By the end of the week, even Bear and Shade had noticed.

Bear caught him in the mess and tried to crack a joke about his "baby-making schemes," but Sirius only gave a small, polite chuckle and returned to his food. Shade, watching from the shadows, muttered to himself: "That's not him. That's a mask."

The rumors in FAWS shifted again.

"He's broken."

"No, he's plotting something even worse."

"Did you see the way he smiled yesterday? It was empty."

"Renegade Blake without his laugh? That's not Renegade anymore. That's just… Blake."

Even Loras couldn't deny it. Standing in his office, he looked down at the workshop where Sirius hunched over his bench, motionless except for the flick of his tools. The chief engineer rubbed his temple and muttered, "The boy's fire kept this place burning. If it dies out… what happens to us?"

---

That night, Sirius lay on his bunk staring at the ceiling. The workshop was silent, the barracks quieter still.

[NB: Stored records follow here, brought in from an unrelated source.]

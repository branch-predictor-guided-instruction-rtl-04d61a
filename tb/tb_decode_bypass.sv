// tb_decode_bypass: self-checking test of the fast/slow decode paths.
// A random mix of decoded (fast path) and original (slow path) beats is
// offered; a model CISC decoder accepts at random and returns each beat, in
// order, 3 to 6 cycles later with its data inverted (standing for decoding).
// Checked: every beat reaches rename exactly once and in program order, fast
// beats take exactly 3 cycles and keep their data, slow beats carry the
// decoder's output, and a fast beat behind slow work waits (counted). A
// flush must empty both paths.
module tb_decode_bypass;
  import dia_pkg::*;
  logic clk = 1'b0, rst_n = 1'b0;
  always #5 clk = ~clk;
  int checks = 0, failures = 0;

  logic flush = 0, in_valid, in_ready, dec_in_valid, dec_in_ready, dec_flush, dec_out_valid, out_valid;
  fetch_beat_t in_beat, dec_in_beat, dec_out_beat, out_beat;

  decode_bypass #(.DEC_STAGES(3)) dut (.*);

  task automatic check(input bit c, input string msg);
    checks++;
    if (!c) begin failures++; $display("FAIL: %s", msg); end
  endtask

  fetch_beat_t dq[$]; int dt[$];        // decoder contents and due cycles
  int  seq_in = 0, seq_out = 0, cyc = 0, last_due = 0;
  int  acc_cyc[int];                    // accept cycle by sequence number
  int  n_fast = 0, n_slow = 0, n_wait = 0;
  bit  pending = 0, want_dec, stop = 0;

  task automatic step(input bit do_flush);
    @(negedge clk); cyc++;
    flush = do_flush;
    if (!pending && !stop) begin want_dec = ($urandom_range(0, 1) == 1); pending = ($urandom_range(0, 2) != 0); end
    in_valid = pending;
    in_beat  = '0;
    in_beat.meta.decoded = want_dec;
    in_beat.meta.addr    = addr_t'(seq_in);
    in_beat.data         = LINE_W'({8{32'(seq_in) * 32'h9E37_79B9}});
    dec_in_ready  = ($urandom_range(0, 3) != 0);
    dec_out_valid = !flush && dt.size() > 0 && dt[0] <= cyc;
    dec_out_beat  = dec_out_valid ? dq[0] : '0;
    #1;
    if (flush) begin
      dq.delete(); dt.delete(); pending = 0; last_due = cyc;
      seq_out = seq_in;
    end else begin
      if (dec_out_valid) begin void'(dq.pop_front()); void'(dt.pop_front()); end
      if (in_valid && want_dec && !in_ready) n_wait++;
      if (dec_in_valid && dec_in_ready) begin
        fetch_beat_t b; int due;
        b = dec_in_beat; b.data = ~b.data;
        due = cyc + $urandom_range(3, 6);
        if (due <= last_due) due = last_due + 1;
        last_due = due;
        dq.push_back(b); dt.push_back(due);
      end
      if (in_valid && in_ready) begin
        acc_cyc[seq_in] = cyc; seq_in++; pending = 0;
        if (want_dec) n_fast++; else n_slow++;
      end
      if (out_valid) begin
        int s; s = int'(out_beat.meta.addr);
        check(s == seq_out, $sformatf("order: got %0d expected %0d", s, seq_out));
        if (out_beat.meta.decoded) begin
          check(cyc - acc_cyc[s] == 3, "fast path takes 3 cycles");
          check(out_beat.data == LINE_W'({8{32'(s) * 32'h9E37_79B9}}), "fast data unchanged");
        end else begin
          check(out_beat.data == ~LINE_W'({8{32'(s) * 32'h9E37_79B9}}), "slow data decoded");
          check(cyc - acc_cyc[s] >= 3, "slow path at least 3 cycles");
        end
        seq_out++;
      end
    end
  endtask

  initial begin
    repeat (20000) @(posedge clk);
    failures++;
    $display("TB_RESULT checks=%0d failures=%0d", checks, failures);
    $finish;
  end

  initial begin
    in_valid = 0; in_beat = '0; dec_in_ready = 0; dec_out_valid = 0; dec_out_beat = '0;
    repeat (3) @(posedge clk); rst_n = 1;
    for (int c = 0; c < 1500; c++) step(c == 700);
    stop = 1;
    for (int c = 0; c < 30; c++) step(0);
    check(seq_out == seq_in, "all accepted beats delivered");
    check(n_fast > 50 && n_slow > 50 && n_wait > 0,
          $sformatf("fast %0d, slow %0d, fast waits %0d", n_fast, n_slow, n_wait));
    $display("TB_RESULT checks=%0d failures=%0d", checks, failures);
    $finish;
  end
endmodule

He remembered the sound of ARI's voice, crisp and calm in his mind.

He remembered his father's laugh, deep and warm, so different from his own ragged madness.

And for the first time, Sirius felt the absence of both like a weight pressing down on his chest.

His lips curled into a faint smile, but no sound came out. No laugh. No cackle. Nothing. Just silence.

And for Renegade Blake, silence was the most terrifying thing of all.